Stored items
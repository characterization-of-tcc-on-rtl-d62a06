// tb_tcc_overflow_control: self-checking test of the replacement and overflow
// decision. All 256 combinations of way state (present, speculative) are
// applied with and without a free victim-cache entry and compared with a
// reference: empty way first, then a clean way, then a move to the victim
// cache, else overflow. Also checks the capacity overflow input, the
// round-robin advance, and the "commit permission held" state.
module tb_tcc_overflow_control;
  logic clk = 0, rst_n = 0;
  always #5 clk = ~clk;
  logic need = 0, vcf = 0, safo = 0, fire = 0, ed = 0, rd = 0, vio = 0;
  logic [3:0] tv, spec;
  logic [1:0] kind, way;
  logic ovf, holding;
  logic [31:0] cnt;
  tcc_overflow_control dut (.clk, .rst_n, .need_alloc(need), .way_tv(tv), .way_spec(spec),
    .vc_has_free(vcf), .saf_overflow(safo), .alloc_fire(fire), .early_done(ed),
    .regular_done(rd), .violate(vio), .alloc_kind(kind), .alloc_way(way), .overflow(ovf),
    .holding(holding), .overflow_count(cnt));
  int checks = 0, failures = 0;
  task automatic check(bit ok, string what);
    checks++; if (!ok) begin failures++; $display("FAIL: %s", what); end
  endtask
  initial begin
    repeat (5000) @(posedge clk);
    failures++; $display("FAIL: watchdog");
    $display("TB_RESULT checks=%0d failures=%0d", checks, failures); $finish;
  end
  initial begin
    tv = '0; spec = '0;
    repeat (2) @(negedge clk); rst_n = 1; @(negedge clk);
    for (int rr = 0; rr < 4; rr++) begin
      for (int m = 0; m < 512; m++) begin
        logic has_e, has_c; int ew, cw;
        tv = m[3:0]; spec = m[7:4] & m[3:0]; vcf = m[8]; need = 1;
        has_e = 0; has_c = 0; ew = 0; cw = 0;
        for (int k = 0; k < 4; k++) begin
          automatic int w = (rr + k) % 4;
          if (!tv[w] && !has_e) begin has_e = 1; ew = w; end
          if (tv[w] && !spec[w] && !has_c) begin has_c = 1; cw = w; end
        end
        #1;
        if (has_e)      check(kind == 0 && way == 2'(ew), "empty way chosen");
        else if (has_c) check(kind == 1 && way == 2'(cw), "clean way evicted");
        else            check(kind == 2 && way == 2'(rr), $sformatf("speculative way moved to victim cache m=%0d rr=%0d kind=%0d way=%0d", m, rr, kind, way));
        check(ovf == (!has_e && !has_c && !vcf), "associativity overflow");
      end
      @(negedge clk);
      fire = 1; @(negedge clk); fire = 0;
    end
    @(negedge clk);
    need = 0; tv = '1; spec = '1; vcf = 0; #1 check(!ovf, "no overflow without allocation");
    safo = 1; #1 check(ovf, "capacity overflow"); safo = 0;
    ed = 1; @(negedge clk); ed = 0;
    check(holding && cnt == 1, "early commit holds commit permission");
    @(negedge clk); check(holding, "held until regular commit");
    rd = 1; @(negedge clk); rd = 0;
    check(!holding, "regular commit releases");
    ed = 1; @(negedge clk); ed = 0; vio = 1; @(negedge clk); vio = 0;
    check(!holding && cnt == 2, "violation releases; overflows counted");
    $display("TB_RESULT checks=%0d failures=%0d", checks, failures);
    $finish;
  end
endmodule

→ **ACTIVITY**
Copy the lines from the entries above in which the word "held" appears.

→ **YOUR RESPONSE**
// round-robin advance, and the "commit permission held" state.
    @(negedge clk); check(holding, "held until regular commit");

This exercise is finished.